Directions for this task >>
Output consists of the line that contains "for (int i = 0; i < 10; i++) begin" plus every later line of the material below, each one duplicated exactly.

"""

// sdi_descrambler: undoes SDI channel coding on the coder's serial video input,
// working on the 10-bit words delivered by the serial-to-parallel converter
// (assumed word aligned). Each bit, least significant first, is NRZI decoded
// (x + 1) and then descrambled with x^9 + x^4 + 1. The polynomials are those of
// the SDI standard; the document names the block only.
//
// Timing: one word per enabled cycle, one register stage. The descrambler is
// self-synchronising: after 10 bits its output is correct whatever its start.
module sdi_descrambler (
  input  logic       clk,
  input  logic       rst_n,
  input  logic       en,
  input  logic [9:0] din,
  output logic       dout_valid,
  output logic [9:0] dout
);

  logic [8:0] sreg;   // last 9 NRZI-decoded bits, [0] most recent
  logic       last;   // last line bit

  logic [8:0] s_next;
  logic       l_next;
  logic [9:0] o_next;

  // Bit-serial decoding of one word, least significant bit first.
  always_comb begin
    logic b;
    s_next = sreg;
    l_next = last;
    o_next = '0;
    for (int i = 0; i < 10; i++) begin
      b         = din[i] ^ l_next;
      l_next    = din[i];
      o_next[i] = b ^ s_next[8] ^ s_next[3];
      s_next    = {s_next[7:0], b};
    end
  end

  always_ff @(posedge clk or negedge rst_n) begin
    if (!rst_n) begin
      sreg       <= '0;
      last       <= 1'b0;
      dout       <= '0;
      dout_valid <= 1'b0;
    end else begin
      dout_valid <= en;
      if (en) begin
        sreg <= s_next;
        last <= l_next;
        dout <= o_next;
      end
    end
  end

endmodule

"""

Answer to the exercise >>
    for (int i = 0; i < 10; i++) begin
      b         = din[i] ^ l_next;
      l_next    = din[i];
      o_next[i] = b ^ s_next[8] ^ s_next[3];
      s_next    = {s_next[7:0], b};
    end
  end

  always_ff @(posedge clk or negedge rst_n) begin
    if (!rst_n) begin
      sreg       <= '0;
      last       <= 1'b0;
      dout       <= '0;
      dout_valid <= 1'b0;
    end else begin
      dout_valid <= en;
      if (en) begin
        sreg <= s_next;
        last <= l_next;
        dout <= o_next;
      end
    end
  end

endmodule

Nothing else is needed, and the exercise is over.